To address the limited interpretability of deep neural networks (DNNs) on tabular data—which hinders their deployment in high-stakes domains such as finance and healthcare—this paper proposes XNNTab, a novel architecture. XNNTab innovatively integrates a sparse autoencoder with latent-space semantic mapping to learn a univocal, semantically annotatable feature dictionary, enabling linear decomposition and full transparency of the prediction process. Key technical contributions include latent-feature disentanglement, automated semantic annotation, and a linearly interpretable prediction structure. Evaluated on multiple standard tabular benchmarks, XNNTab matches or surpasses the predictive performance of state-of-the-art black-box models (e.g., TabNet, MLP) and traditional methods (e.g., XGBoost), while providing complete, human-understandable, layer-wise explanations. This work represents the first substantive breakthrough toward high-performance, fully transparent, and inherently interpretable DNNs for tabular data.

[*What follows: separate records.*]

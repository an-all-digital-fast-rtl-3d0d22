// single_bit_gen: one bit of the binary-search control word.
//
// On each trigger edge: if the bit's own step is being entered the bit is
// set to 1 (the guess); if its step is being left the bit takes LEAD
// (1 = the line is still too short, keep the 1; 0 = too long, clear it);
// otherwise it holds. A bit whose step is skipped stays at its reset value 0.
// The three data sources (step signals, LEAD, own output) follow the design;
// the priority between them is this implementation's choice.
module single_bit_gen (
  input  logic clk,
  input  logic rst_n,
  input  logic enter,   // step S_i is entered at this edge
  input  logic active,  // step S_i is the current step
  input  logic lead,
  output logic q
);
  timeunit 1ps; timeprecision 1ps;

  always_ff @(posedge clk or negedge rst_n)
    if (!rst_n)      q <= 1'b0;
    else if (enter)  q <= 1'b1;
    else if (active) q <= lead;
endmodule
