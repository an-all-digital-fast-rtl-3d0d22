// step_controller: step sequencer of the unbalanced binary search (UBS)
// lock-in unit.
//
// A one-hot token walks through: step 0 (judge), S0 .. S[C_BITS], LOCKED.
// In step S_k (k < C_BITS) the binary controller tries bit C[C_BITS-1-k];
// the word is final on entering S[C_BITS], and one step later LOCKED is set
// and held until reset.
// The token advances on trig, the rising edge of a divide-by-two of the
// inverted reference, so every step lasts two reference periods and control
// changes land half a period away from the phase detector's sampling edge.
// The first trigger comes on the second falling reference edge after reset.
// Judge: during step 0 the delay line is at minimum delay; a flip-flop clocked
// by the line output (out_clk) samples ref_clk. ps = 1 means ref was still
// high, so T_REF > 2*T_DCDL_MIN and the search starts at mid-range (S0).
// ps = 0 skips SKIP steps (their bits stay 0) and the search starts at
// 1/2^(SKIP+1) of the range, which keeps the line inside 0.5..1.5 T_REF and
// avoids harmonic lock.
// Lock time from reset: 2*(C_BITS+2) reference periods without skip and
// 2*(C_BITS+2-SKIP) with skip (14 and 12 for the default 5-bit/skip-1 unit).
// Structure and timing follow the design; the token encoding and the reset
// phase of the divider are this implementation's choices.
module step_controller #(
  parameter int unsigned C_BITS = dll_pkg::C_BITS,
  parameter int unsigned SKIP   = dll_pkg::SKIP
) (
  input  logic            ref_clk,
  input  logic            out_clk,
  input  logic            rst_n,
  output logic [C_BITS:0] step,       // S0..S[C_BITS], one-hot or zero
  output logic [C_BITS:0] step_next,  // step entered at the next trig
  output logic            trig,       // trigger for the binary controller
  output logic            ps,         // judge result
  output logic            locked
);
  timeunit 1ps; timeprecision 1ps;

  localparam int unsigned W = C_BITS + 3;  // step 0, S0..S[C_BITS], LOCKED

  logic [W-1:0] st, st_next;
  logic         div;

  // divide-by-two of the inverted reference
  always_ff @(negedge ref_clk or negedge rst_n)
    if (!rst_n) div <= 1'b1;
    else        div <= ~div;

  assign trig = div;

  // judge flip-flop, enabled in step 0 only
  always_ff @(posedge out_clk or negedge rst_n)
    if (!rst_n)     ps <= 1'b0;
    else if (st[0]) ps <= ref_clk;

  always_comb begin
    st_next = '0;
    if (st[0])          st_next[ps ? 1 : 1 + SKIP] = 1'b1;
    else if (st[W-1])   st_next[W-1] = 1'b1;
    else                st_next = st << 1;
  end

  always_ff @(posedge div or negedge rst_n)
    if (!rst_n) st <= W'(1);
    else        st <= st_next;

  assign step      = st[W-2:1];
  assign step_next = st_next[W-2:1];
  assign locked    = st[W-1];

  initial begin
    assert (SKIP < C_BITS) else $error("SKIP must be smaller than C_BITS");
  end
endmodule
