// updn_counter: saturating up/down counter holding one calibration word B_i.
//
// On each rising edge of clk, while en (FINISH) is high, the word steps +1 on
// up or -1 on dn and stops at 0 and at full scale. The detectors never raise
// up and dn together; lock is expressed by both being low. Reset loads
// mid-scale (B_INIT) so the fine delay can move either way.
// Counting on UP/DN and freezing on lock follow the design; the reset value,
// saturation and priority of up over dn are this implementation's choices.
module updn_counter #(
  parameter int unsigned       B_BITS = dll_pkg::B_BITS,
  parameter logic [B_BITS-1:0] B_INIT = B_BITS'(1 << (B_BITS - 1))
) (
  input  logic              clk,
  input  logic              rst_n,
  input  logic              en,
  input  logic              up,
  input  logic              dn,
  output logic [B_BITS-1:0] q
);
  timeunit 1ps; timeprecision 1ps;

  always_ff @(posedge clk or negedge rst_n)
    if (!rst_n) q <= B_INIT;
    else if (en) begin
      if (up && (q != '1))      q <= q + 1'b1;
      else if (!up && dn && (q != '0)) q <= q - 1'b1;
    end
endmodule
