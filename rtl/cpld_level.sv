// cpld_level: one level of a sampling offset TDC as built in a programmable logic
// device, the single-level prototype that preceded the custom chip.
//
// The leftmost flip-flop is the measuring element: on the rising edge of
// phi_clock it samples phi_data, giving 1 when the data edge came first (earlier
// by more than the flip-flop's own offset). Two further flip-flops on phi_clock
// lower the chance that a metastable sample reaches the counter, and the 20-bit
// counter, also clocked by phi_clock, counts the clock edges on which the third
// flip-flop holds 1. After N reference cycles, count_out / N estimates the
// probability that the data edge precedes the clock edge, the quantity that is
// fitted to a Gaussian cdf during calibration.
//
// Timing: a 1 sampled at clock edge k is counted at edge k+3. rst_n (asynchronous,
// active low) clears the flip-flops and the counter; it is this design's
// addition. The structure (3 flip-flops, 20-bit counter, common clock) follows the
// document.
`timescale 1ps / 1fs
module cpld_level #(
  parameter int unsigned COUNT_W = 20
) (
  input  logic               phi_data,
  input  logic               phi_clock,
  input  logic               rst_n,
  output logic [COUNT_W-1:0] count_out
);

  logic enable;

  sync_chain #(.STAGES(3)) u_ffs (
    .clk  (phi_clock),
    .rst_n(rst_n),
    .d    (phi_data),
    .q    (enable)
  );

  binary_counter #(.WIDTH(COUNT_W)) u_counter (
    .clk      (phi_clock),
    .rst_n    (rst_n),
    .en       (enable),
    .count_out(count_out)
  );

endmodule
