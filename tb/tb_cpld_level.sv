// tb_cpld_level: drives the single-level prototype with 20 MHz clock and data
// (50 ns period) and checks the counter against a reference count.
//
// In each cycle the data edge is placed dt ps before (dt > 0) or after the clock
// edge; the measuring flip-flop has no offset in RTL, so cycle k is counted
// exactly when dt > 0, three clock edges later. Checks the count after runs of
// all-early, all-late and random placements, the three-edge latency, and reset.
`timescale 1ps / 1fs
module tb_cpld_level;
  localparam int PERIOD_PS = 50000;

  logic        phi_data = 1'b0;
  logic        phi_clock = 1'b0;
  logic        rst_n = 1'b1;
  logic [19:0] count_out;
  int checks = 0;
  int failures = 0;
  int expected = 0;

  cpld_level dut (.phi_data(phi_data), .phi_clock(phi_clock), .rst_n(rst_n), .count_out(count_out));

  task automatic check(bit ok, string what);
    checks++;
    if (!ok) begin
      failures++;
      if (failures < 10) $display("FAIL: %s (count=%0d expected=%0d)", what, count_out, expected);
    end
  endtask

  // One reference cycle; the clock edge is at 10 ns into the cycle.
  task automatic cycle(int dt_ps);
    int t_clk, t_dat;
    t_clk = 10000;
    t_dat = 10000 - dt_ps;
    if (t_dat < t_clk) begin
      #(t_dat) phi_data = 1'b1;
      #(t_clk - t_dat) phi_clock = 1'b1;
    end else begin
      #(t_clk) phi_clock = 1'b1;
      #(t_dat - t_clk) phi_data = 1'b1;
    end
    #(35000 - ((t_dat > t_clk) ? t_dat : t_clk));
    phi_data = 1'b0;
    phi_clock = 1'b0;
    #(PERIOD_PS - 35000);
  endtask

  initial begin
    #100000000;
    failures++;
    $display("watchdog expired");
    $display("TB_RESULT checks=%0d failures=%0d", checks, failures);
    $finish;
  end

  initial begin
    int dts [$];
    #1 rst_n = 1'b0;
    #1 check(count_out == 0, "reset clears");
    rst_n = 1'b1;
    // All data edges early by 3 ps: 100 counts after 3 flush cycles.
    repeat (100) cycle(3);
    check(count_out == 97, "latency: 3 edges");
    repeat (3) cycle(-3);
    expected = 100;
    check(count_out == 100, "all-early run");
    repeat (100) cycle(-2);
    check(count_out == 100, "late data not counted");
    // Random placements.
    for (int i = 0; i < 400; i++) begin
      int dt;
      dt = int'($urandom_range(400)) - 200;
      if (dt == 0) dt = 1;
      if (dt > 0) expected++;
      cycle(dt);
    end
    repeat (3) cycle(-50);
    check(count_out == 20'(expected), "random placements");
    rst_n = 1'b0;
    #1 check(count_out == 0, "reset clears again");
    $display("TB_RESULT checks=%0d failures=%0d", checks, failures);
    $finish;
  end
endmodule
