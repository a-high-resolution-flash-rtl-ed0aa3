// sotdc_level: one level of the custom sampling offset flash TDC.
//
// The arbiter compares the rising edge of phi_data with that of phi_ref; its
// random mismatch offset, not a delay buffer, sets the time threshold of this
// level. Because the arbiter does not hold its decision for the whole reference
// period, three flip-flops clocked by a separate phase phi_FF (rising while
// phi_ref and phi_data are still high) capture and synchronize it, and the last
// one enables a 20-bit LFSR counter, also on phi_FF. Over N reference cycles the
// counter records how often the data edge beat the reference edge by more than
// -T_OS_PS.
//
// Timing: phi_FF must rise while phi_ref is high (asserted below). The
// decision of the reference cycle sampled by phi_FF edge k is
// counted at phi_FF edge k+3. rst_n (asynchronous, active low) clears the
// flip-flops and loads the LFSR seed; the document does not describe a reset.
// The arbiter is a behavioural model, so this module simulates but is not
// synthesizable as a whole; the flip-flops and the counter are.
// Follows the document: arbiter, three flip-flops, 20-bit LFSR counter, phi_FF.
// Only the arbiter's Q output is used, so its complement output arb_q_n stays
// unconnected.
`timescale 1ps / 1fs
module sotdc_level import sotdc_pkg::*; #(
  parameter real         T_OS_PS  = 0.0,
  parameter real         SIGMA_PS = SIGMA_FF_PS,
  parameter int unsigned CNT_W    = COUNT_W
) (
  input  logic             phi_data,
  input  logic             phi_ref,
  input  logic             phi_ff,
  input  logic             rst_n,
  output logic [CNT_W-1:0] count_out
);

  logic arb_q;
  logic arb_q_n;
  logic enable;

  sotdc_arbiter #(.T_OS_PS(T_OS_PS), .SIGMA_PS(SIGMA_PS)) u_arbiter (
    .phi_1(phi_data),
    .phi_2(phi_ref),
    .q    (arb_q),
    .q_n  (arb_q_n)
  );

  sync_chain #(.STAGES(SYNC_STAGES)) u_sync (
    .clk  (phi_ff),
    .rst_n(rst_n),
    .d    (arb_q),
    .q    (enable)
  );

  lfsr_counter #(
    .WIDTH(CNT_W),
    .TAP_A(LFSR_TAP_A),
    .TAP_B(LFSR_TAP_B),
    .SEED (CNT_W'(LFSR_SEED))
  ) u_counter (
    .clk      (phi_ff),
    .rst_n    (rst_n),
    .en       (enable),
    .count_out(count_out)
  );

  // Clocking rule: the arbiter releases its decision when phi_ref falls, so
  // phi_FF must rise while phi_ref is still high.
  a_phi_ff_inside_ref: assert property (@(posedge phi_ff) disable iff (!rst_n) phi_ref)
    else $error("sotdc_level: phi_ff rose while phi_ref was low");

endmodule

Tabular data is the foundation of many applications in fields such as finance and healthcare. Although DNNs tailored for tabular data achieve competitive predictive performance, they are blackboxes with little interpretability. We introduce XNNTab, a neural architecture that uses a sparse autoencoder (SAE) to learn a dictionary of monosemantic features within the latent space used for prediction. Using an automated method, we assign human-interpretable semantics to these features. This allows us to represent predictions as linear combinations of semantically meaningful components. Empirical evaluations demonstrate that XNNTab attains performance on par with or exceeding that of state-of-the-art, black-box neural models and classical machine learning approaches while being fully interpretable.